*REQUIREMENT:*
The whole listing below should be duplicated exactly, with nothing left out.

===============

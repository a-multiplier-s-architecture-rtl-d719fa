// tb_aad1: exhaustive check of the exact 2-bit LUT adder with carry out.
// All 32 input combinations are compared with the integer sum a+b+ci.
module tb_aad1;
  import approx_ref_pkg::*;

  logic [1:0] a, b, s;
  logic       ci, co;
  int checks = 0, failures = 0;

  aad1 dut (.a(a), .b(b), .ci(ci), .s(s), .co(co));

  initial begin
    #100000;
    failures++;
    $display("watchdog expired");
    $display("TB_RESULT checks=%0d failures=%0d", checks, failures);
    $finish;
  end

  initial begin
    for (int i = 0; i < 32; i++) begin
      {a, b, ci} = 5'(i);
      #1;
      checks++;
      if ({co, s} !== ref_aad1(int'(a), int'(b), int'(ci))) begin
        failures++;
        $display("FAIL a=%0d b=%0d ci=%0d co=%0d s=%0d", a, b, ci, co, s);
      end
    end
    $display("TB_RESULT checks=%0d failures=%0d", checks, failures);
    $finish;
  end
endmodule
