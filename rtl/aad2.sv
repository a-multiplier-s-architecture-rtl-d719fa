// aad2: approximate 2-bit adder (AAd2) of the LEADx approximate part.
//
// A 5-input, 2-output function that fits one FPGA 6-input LUT used as two
// 5-input LUTs. It adds two 2-bit operands and a 1-bit carry-in and produces a
// 2-bit sum with no carry out: when the true sum exceeds 3 the output saturates
// at 2'b11 instead of wrapping. This keeps the error of an overflowing pair at
// most 3 units of the pair's weight and never propagates a carry upward.
//
// The document gives the 5-input/2-output shape and the rule that the least
// significant bits neither produce nor consume a ripple carry; its truth table is
// not reproduced here, and the saturating function is this design's choice.
//
// Ports: a, b (2 bits each), ci (1 bit) -> s (2 bits). Purely combinational.
module aad2 (
  input  logic [1:0] a,
  input  logic [1:0] b,
  input  logic       ci,
  output logic [1:0] s
);

  logic [2:0] full;

  always_comb begin
    full = {1'b0, a} + {1'b0, b} + {2'b00, ci};
    s    = full[2] ? 2'b11 : full[1:0];
  end

endmodule
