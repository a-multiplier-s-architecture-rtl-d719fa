// tb_aad2: exhaustive check of the saturating 2-bit approximate adder.
// All 32 input combinations are applied and compared with min(a+b+ci, 3).
// Also counts how many combinations saturate, which must be some.
module tb_aad2;
  import approx_ref_pkg::*;

  logic [1:0] a, b, s;
  logic       ci;
  int checks = 0, failures = 0, saturated = 0;

  aad2 dut (.a(a), .b(b), .ci(ci), .s(s));

  initial begin
    #100000;
    failures++;
    $display("watchdog expired");
    $display("TB_RESULT checks=%0d failures=%0d", checks, failures);
    $finish;
  end

  initial begin
    for (int i = 0; i < 32; i++) begin
      {a, b, ci} = 5'(i);
      #1;
      checks++;
      if (int'(a) + int'(b) + int'(ci) > 3) saturated++;
      if (s !== ref_aad2(int'(a), int'(b), int'(ci))) begin
        failures++;
        $display("FAIL a=%0d b=%0d ci=%0d s=%0d", a, b, ci, s);
      end
    end
    checks++;
    if (saturated == 0) failures++;
    $display("saturating combinations: %0d", saturated);
    $display("TB_RESULT checks=%0d failures=%0d", checks, failures);
    $finish;
  end
endmodule
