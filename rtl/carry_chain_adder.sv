// carry_chain_adder: accurate adder of the most significant part.
//
// Each bit has one LUT that forms the propagate p = a ^ b. A mux-based carry
// chain, the structure of an FPGA's dedicated carry logic, then selects the next
// carry: when p is 1 the incoming carry passes, otherwise the operand bit a
// (which then equals b) becomes the carry. The sum bit is p ^ carry-in. The
// result is the exact sum of a, b and cin.
//
// The document states that the accurate part uses one LUT per bit, XOR for the
// sums and the dedicated carry chain with muxes; the parameterised width is this
// design's own.
//
// Ports: a, b (W bits), cin -> s (W bits), cout. Combinational.
module carry_chain_adder #(
  parameter int unsigned W = 8
) (
  input  logic [W-1:0] a,
  input  logic [W-1:0] b,
  input  logic         cin,
  output logic [W-1:0] s,
  output logic         cout
);

  logic [W-1:0] p;
  logic [W:0]   c;

  assign c[0] = cin;

  for (genvar i = 0; i < W; i++) begin : g_bit
    assign p[i]   = a[i] ^ b[i];           // the bit's LUT
    assign s[i]   = p[i] ^ c[i];           // sum XOR
    assign c[i+1] = p[i] ? c[i] : a[i];    // carry-chain mux
  end

  assign cout = c[W];

endmodule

===============

*ANSWER SECTION:*
repository a-multiplier-s-architecture-rtl-d719fa
// tb_aad1: exhaustive check of the exact 2-bit LUT adder with carry out.
// All 32 input combinations are compared with the integer sum a+b+ci.
module tb_aad1;
  import approx_ref_pkg::*;

  logic [1:0] a, b, s;
  logic       ci, co;
  int checks = 0, failures = 0;

  aad1 dut (.a(a), .b(b), .ci(ci), .s(s), .co(co));

  initial begin
    #100000;
    failures++;
    $display("watchdog expired");
    $display("TB_RESULT checks=%0d failures=%0d", checks, failures);
    $finish;
  end

  initial begin
    for (int i = 0; i < 32; i++) begin
      {a, b, ci} = 5'(i);
      #1;
      checks++;
      if ({co, s} !== ref_aad1(int'(a), int'(b), int'(ci))) begin
        failures++;
        $display("FAIL a=%0d b=%0d ci=%0d co=%0d s=%0d", a, b, ci, co, s);
      end
    end
    $display("TB_RESULT checks=%0d failures=%0d", checks, failures);
    $finish;
  end
endmodule
filename rtl/aad2.sv
repository a-multiplier-s-architecture-rtl-d719fa
// aad2: approximate 2-bit adder (AAd2) of the LEADx approximate part.
//
// A 5-input, 2-output function that fits one FPGA 6-input LUT used as two
// 5-input LUTs. It adds two 2-bit operands and a 1-bit carry-in and produces a
// 2-bit sum with no carry out: when the true sum exceeds 3 the output saturates
// at 2'b11 instead of wrapping. This keeps the error of an overflowing pair at
// most 3 units of the pair's weight and never propagates a carry upward.
//
// The document gives the 5-input/2-output shape and the rule that the least
// significant bits neither produce nor consume a ripple carry; its truth table is
// not reproduced here, and the saturating function is this design's choice.
//
// Ports: a, b (2 bits each), ci (1 bit) -> s (2 bits). Purely combinational.
module aad2 (
  input  logic [1:0] a,
  input  logic [1:0] b,
  input  logic       ci,
  output logic [1:0] s
);

  logic [2:0] full;

  always_comb begin
    full = {1'b0, a} + {1'b0, b} + {2'b00, ci};
    s    = full[2] ? 2'b11 : full[1:0];
  end

endmodule
repository a-multiplier-s-architecture-rtl-d719fa
// tb_aad2: exhaustive check of the saturating 2-bit approximate adder.
// All 32 input combinations are applied and compared with min(a+b+ci, 3).
// Also counts how many combinations saturate, which must be some.
module tb_aad2;
  import approx_ref_pkg::*;

  logic [1:0] a, b, s;
  logic       ci;
  int checks = 0, failures = 0, saturated = 0;

  aad2 dut (.a(a), .b(b), .ci(ci), .s(s));

  initial begin
    #100000;
    failures++;
    $display("watchdog expired");
    $display("TB_RESULT checks=%0d failures=%0d", checks, failures);
    $finish;
  end

  initial begin
    for (int i = 0; i < 32; i++) begin
      {a, b, ci} = 5'(i);
      #1;
      checks++;
      if (int'(a) + int'(b) + int'(ci) > 3) saturated++;
      if (s !== ref_aad2(int'(a), int'(b), int'(ci))) begin
        failures++;
        $display("FAIL a=%0d b=%0d ci=%0d s=%0d", a, b, ci, s);
      end
    end
    checks++;
    if (saturated == 0) failures++;
    $display("saturating combinations: %0d", saturated);
    $display("TB_RESULT checks=%0d failures=%0d", checks, failures);
    $finish;
  end
endmodule
filename rtl/carry_chain_adder.sv
// carry_chain_adder: accurate adder of the most significant part.
//
// Each bit has one LUT that forms the propagate p = a ^ b. A mux-based carry
// chain, the structure of an FPGA's dedicated carry logic, then selects the next
// carry: when p is 1 the incoming carry passes, otherwise the operand bit a
// (which then equals b) becomes the carry. The sum bit is p ^ carry-in. The
// result is the exact sum of a, b and cin.
//
// The document states that the accurate part uses one LUT per bit, XOR for the
// sums and the dedicated carry chain with muxes; the parameterised width is this
// design's own.
//
// Ports: a, b (W bits), cin -> s (W bits), cout. Combinational.
module carry_chain_adder #(
  parameter int unsigned W = 8
) (
  input  logic [W-1:0] a,
  input  logic [W-1:0] b,
  input  logic         cin,
  output logic [W-1:0] s,
  output logic         cout
);

  logic [W-1:0] p;
  logic [W:0]   c;

  assign c[0] = cin;

  for (genvar i = 0; i < W; i++) begin : g_bit
    assign p[i]   = a[i] ^ b[i];           // the bit's LUT
    assign s[i]   = p[i] ^ c[i];           // sum XOR
    assign c[i+1] = p[i] ? c[i] : a[i];    // carry-chain mux
  end

  assign cout = c[W];

endmodule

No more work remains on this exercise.